STOML2 inhibits sorafenib-induced ferroptosis in hepatocellular carcinoma via p-AKT signaling pathway.

Tyrosine kinase inhibitor resistance is a key factor affecting the prognosis of patients with advanced hepatocellular carcinoma (HCC). Previously, our group demonstrated that HCC patients with high stomatin-like protein 2 (STOML2) expression were poorly sensitive to systemic therapy. Whether STOML2 is involved in sorafenib resistance is unclear. Recent mechanistic studies have demonstrated that selective activation of ferroptosis pathways is expected to restore sorafenib sensitivity.
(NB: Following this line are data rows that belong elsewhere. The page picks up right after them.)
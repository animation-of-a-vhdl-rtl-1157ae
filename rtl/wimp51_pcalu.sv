// wimp51_pcalu: the WIMP51 PC adder/incrementer (PCALU).
//
// Combinational. It takes the program counter and the AUX register and
// produces the next PC: PC+1 for the fetch of each instruction byte, or
// PC+AUX for SJMP and JZ, where AUX holds the 8051 relative offset as a
// two's-complement byte. Because the PC has already stepped past both bytes
// of the jump when the offset is added, the target is relative to the
// instruction that follows the jump, as on the 8051. The sum wraps modulo
// 256 (8-bit address space). The operation encoding is this design's own.
module wimp51_pcalu
  import wimp51_pkg::*;
(
  input  pcalu_op_t op,
  input  byte_t     pc,
  input  byte_t     aux,
  output byte_t     result
);

  always_comb begin
    unique case (op)
      PCALU_INC: result = pc + 8'd1;
      PCALU_REL: result = pc + aux;  // 8-bit wrap makes this a signed add
      default:   result = pc;
    endcase
  end

endmodule
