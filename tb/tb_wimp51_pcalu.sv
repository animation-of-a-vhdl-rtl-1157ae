// tb_wimp51_pcalu: exhaustive test of the PC adder/incrementer.
// For every PC and every AUX byte it checks PC+1 and PC + signed(AUX),
// both modulo 256, the latter computed with integer arithmetic.
module tb_wimp51_pcalu;
  import wimp51_pkg::*;
  pcalu_op_t op;
  byte_t pc, aux, result;
  int checks = 0, failures = 0;

  wimp51_pcalu dut (.op, .pc, .aux, .result);

  initial begin : watchdog
    #10ms;
    failures++;
    $display("TB_RESULT checks=%0d failures=%0d", checks, failures);
    $finish;
  end

  initial begin
    int expected;
    for (int p = 0; p < 256; p++) begin
      pc = 8'(p);
      op = PCALU_INC; aux = 8'($urandom);
      #1;
      checks++;
      if (result !== 8'((p + 1) % 256)) begin
        failures++;
        $display("FAIL inc pc=%02h result=%02h", pc, result);
      end
      for (int a = 0; a < 256; a++) begin
        op = PCALU_REL; aux = 8'(a);
        #1;
        expected = (p + (a < 128 ? a : a - 256) + 256) % 256;
        checks++;
        if (result !== 8'(expected)) begin
          failures++;
          if (failures < 10) $display("FAIL rel pc=%02h aux=%02h result=%02h expected %02h",
                                      pc, aux, result, expected);
        end
      end
    end
    $display("TB_RESULT checks=%0d failures=%0d", checks, failures);
    $finish;
  end
endmodule
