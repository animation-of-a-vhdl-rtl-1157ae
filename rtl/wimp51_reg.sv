// wimp51_reg: an 8-bit register with write enable, used for the instruction
// register (IR), the accumulator (ACC) and the program counter (PC) of the
// WIMP51.
//
// q takes d at the rising clock edge when we is high and otherwise holds.
// rst is synchronous and active high and loads RESET_VALUE. The processor
// has these registers as plain 8-bit registers written under a control-unit
// enable; the synchronous reset to zero is this design's choice.
module wimp51_reg #(
  parameter int unsigned      WIDTH       = 8,
  parameter logic [WIDTH-1:0] RESET_VALUE = '0
) (
  input  logic             clk,
  input  logic             rst,
  input  logic             we,
  input  logic [WIDTH-1:0] d,
  output logic [WIDTH-1:0] q
);

  always_ff @(posedge clk) begin
    if (rst)     q <= RESET_VALUE;
    else if (we) q <= d;
  end

endmodule
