// tb_wimp51_reg: self-checking test of the 8-bit write-enabled register.
// Drives random data, write enables and resets for 2000 cycles and compares
// q after every rising edge with a reference value kept in the testbench.
module tb_wimp51_reg;
  logic clk = 1'b0, rst, we;
  logic [7:0] d, q, ref_q;
  int checks = 0, failures = 0;

  wimp51_reg dut (.clk, .rst, .we, .d, .q);

  always #5 clk = ~clk;

  initial begin : watchdog
    repeat (5000) @(posedge clk);
    failures++;
    $display("TB_RESULT checks=%0d failures=%0d", checks, failures);
    $finish;
  end

  initial begin
    rst = 1'b1; we = 1'b0; d = 8'hA5;
    repeat (2) @(posedge clk);
    @(negedge clk);
    ref_q = 8'h00;
    for (int i = 0; i < 2000; i++) begin
      rst = ($urandom_range(0, 49) == 0);
      we  = $urandom_range(0, 1) == 1;
      d   = 8'($urandom);
      @(negedge clk);
      if (rst) ref_q = 8'h00;
      else if (we) ref_q = d;
      checks++;
      if (q !== ref_q) begin
        failures++;
        $display("FAIL cycle %0d: q=%02h expected %02h", i, q, ref_q);
      end
    end
    $display("TB_RESULT checks=%0d failures=%0d", checks, failures);
    $finish;
  end
endmodule
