// rdec4x16: reversible 4-to-16 decoder.
//
// out[i] is 1 exactly when in == i. A 3x8 decoder decodes in[3:1]; then
// eight Fredkin gates split each of its lines by in[0], exactly as the 3x8
// decoder splits the lines of its 2x4 decoder: Fredkin(A = in[0], B = 0,
// C = line k) gives out[2k+1] = in[0]·line k and out[2k] = in[0]'·line k.
// In all 18 gates: 12 Fredkin, one Peres, one TR, one NOT and three CNOT,
// quantum cost 31 + 8 x 5 = 71, as published. Combinational; no clock or
// reset.
module rdec4x16 (
  input  logic [3:0]  in,
  output logic [15:0] out
);
  import rev_pkg::*;
  localparam int unsigned QUANTUM_COST = qc_decoder(4);

  logic [7:0] hi;     // one-hot decode of in[3:1]
  logic [7:0] g_sel;  // garbage: copies of in[0]

  rdec3x8 u_dec (.in(in[3:1]), .out(hi));

  for (genvar k = 0; k < 8; k++) begin : g_split
    rg_fredkin u_fg (.a(in[0]), .b(1'b0), .c(hi[k]),
                     .p(g_sel[k]), .q(out[2*k+1]), .r(out[2*k]));
  end
endmodule
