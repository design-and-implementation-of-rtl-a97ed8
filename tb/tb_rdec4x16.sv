// tb_rdec4x16: exhaustive self-check of the reversible 4-to-16 decoder.
//
// Every input value i is applied; the output must be the one-hot word with
// only bit i set, and each output line must have been high exactly once.
// The elaborated quantum cost is compared with 71. A watchdog ends the run
// with a failure after 10 us.
module tb_rdec4x16;
  int checks = 0, failures = 0;
  logic [3:0] in;
  logic [15:0] out;
  int hits [16];

  rdec4x16 dut (.in(in), .out(out));

  initial begin : watchdog
    #10us;
    failures++;
    $display("TB_RESULT checks=%0d failures=%0d", checks, failures);
    $finish;
  end

  initial begin
    checks++;
    if (dut.QUANTUM_COST != 71) begin
      failures++;
      $display("FAIL quantum cost %0d", dut.QUANTUM_COST);
    end
    foreach (hits[k]) hits[k] = 0;
    for (int i = 0; i < 16; i++) begin
      in = 4'(i);
      #1ns;
      checks++;
      if (out !== (16'(1) << i)) begin
        failures++;
        $display("FAIL in=%0d out=%b", i, out);
      end
      for (int k = 0; k < 16; k++) if (out[k]) hits[k]++;
    end
    for (int k = 0; k < 16; k++) begin
      checks++;
      if (hits[k] != 1) begin
        failures++;
        $display("FAIL line %0d high %0d times", k, hits[k]);
      end
    end
    $display("TB_RESULT checks=%0d failures=%0d", checks, failures);
    $finish;
  end
endmodule
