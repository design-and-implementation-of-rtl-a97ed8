// rfull_adder: reversible full adder built on a 3-to-8 decoder.
//
// The decoder turns {a, b, cin} into its eight minterms m0..m7; two trees
// of Fredkin OR gates then collect the minterms of each output:
//   sum[0] (sum)   = m1 + m2 + m4 + m7   (OR cells r2, r3 -> r4)
//   sum[1] (carry) = m3 + m5 + m6 + m7   (OR cells r5, r6 -> r7)
// One decoder and six OR cells, quantum cost 31 + 6 x 5 = 61, follow the
// published adder; the minterm-to-cell assignment is this design's. m7
// feeds both trees directly. Combinational; no clock or reset.
module rfull_adder (
  input  logic [2:0] in,    // {a, b, cin}; the function is symmetric
  output logic [1:0] sum    // {carry, sum}
);
  import rev_pkg::*;
  localparam int unsigned QUANTUM_COST = qc_decoder(3) + 6 * QC_FREDKIN;

  logic [7:0] m;            // minterms
  logic r2, r3, r5, r6;

  rdec3x8 r1 (.in(in), .out(m));

  rg_or u_r2 (.a(m[1]), .b(m[2]), .y(r2));
  rg_or u_r3 (.a(m[4]), .b(m[7]), .y(r3));
  rg_or u_r4 (.a(r2),   .b(r3),   .y(sum[0]));
  rg_or u_r5 (.a(m[3]), .b(m[5]), .y(r5));
  rg_or u_r6 (.a(m[6]), .b(m[7]), .y(r6));
  rg_or u_r7 (.a(r5),   .b(r6),   .y(sum[1]));
endmodule
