// tb_rfull_adder: exhaustive self-check of the reversible full adder.
//
// All eight {a, b, cin} combinations; {carry, sum} must equal the
// arithmetic sum a + b + cin. The quantum cost must be 61. A watchdog ends
// the run with a failure after 10 us.
module tb_rfull_adder;
  int checks = 0, failures = 0;
  logic [2:0] in;
  logic [1:0] sum;

  rfull_adder dut (.in(in), .sum(sum));

  initial begin : watchdog
    #10us;
    failures++;
    $display("TB_RESULT checks=%0d failures=%0d", checks, failures);
    $finish;
  end

  initial begin
    checks++;
    if (dut.QUANTUM_COST != 61) begin
      failures++;
      $display("FAIL quantum cost %0d", dut.QUANTUM_COST);
    end
    for (int i = 0; i < 8; i++) begin
      in = 3'(i);
      #1ns;
      checks++;
      if (int'(sum) != int'(in[2]) + int'(in[1]) + int'(in[0])) begin
        failures++;
        $display("FAIL in=%03b sum=%02b", in, sum);
      end
    end
    $display("TB_RESULT checks=%0d failures=%0d", checks, failures);
    $finish;
  end
endmodule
The aim of the present study was to investigate the STOML2-ferroptosis axis and its contribution to sorafenib resistance. In this study, STOML2 expression was detected in tissue microarrays from patients with primary HCC and in human cell lines. Functional proliferative clone formation assay was used to study the biological function of STOML2. Ferroptosis was detected by flow cytometry, cellular lipid peroxidation and the malondialdehyde (MDA) test. Western blotting and qPCR assays were used to verify the STOML2-AKT-solute carrier family 7 membrane 11 (SLC7A11) axis and to explore the possible mechanism of the combination of LY294002 (an AKT inhibitor) in patients with advanced HCC. The results indicated that patients with poor efficacy demonstrated higher expression of STOML2 compared with that in samples derived from patients with good efficacy. Knockdown of STOML2 expression inhibited colony formation and IC in HCC cell lines treated with sorafenib. High STOML2 expression was negatively correlated with ferroptosis as shown by Gene Ontology and Kyoto Encyclopedia of Genes and Genomes analysis. STOML2 inhibited ferroptosis by activating the AKT-SLC7A11 axis, which promoted increased intracellular antioxidant capacity. The AKT inhibitor LY294002 exhibited synergistic antitumor effects with sorafenib in HCC. In conclusion, the present study demonstrated that STOML2 could enhance the AKT-SLC7A11-mediated antioxidant capacity in HCC, inhibit ferroptosis and reduce the sensitivity of HCC to sorafenib, providing a theoretical basis for the combination of LY294002 and sorafenib.